Work instruction
Your job is to return every line in the data holding the string "logic".

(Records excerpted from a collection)

╭──

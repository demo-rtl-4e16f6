// bf_tb_pkg: reference models shared by the beamformer testbenches.
package bf_tb_pkg;
  import bf_pkg::*;

  // Floor of the square root, found bit by bit with a 64-bit square compare
  // (a different method from the pipelined unit under test).
  function automatic logic [REF_W-1:0] isqrt(input logic [OPERAND_W-1:0] x);
    logic [63:0] r, t;
    r = '0;
    for (int b = REF_W - 1; b >= 0; b--) begin
      t = r | (64'd1 << b);
      if (t * t <= 64'(x)) r = t;
    end
    return r[REF_W-1:0];
  endfunction
endpackage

╰──

Worked solution
  function automatic logic [REF_W-1:0] isqrt(input logic [OPERAND_W-1:0] x);
    logic [63:0] r, t;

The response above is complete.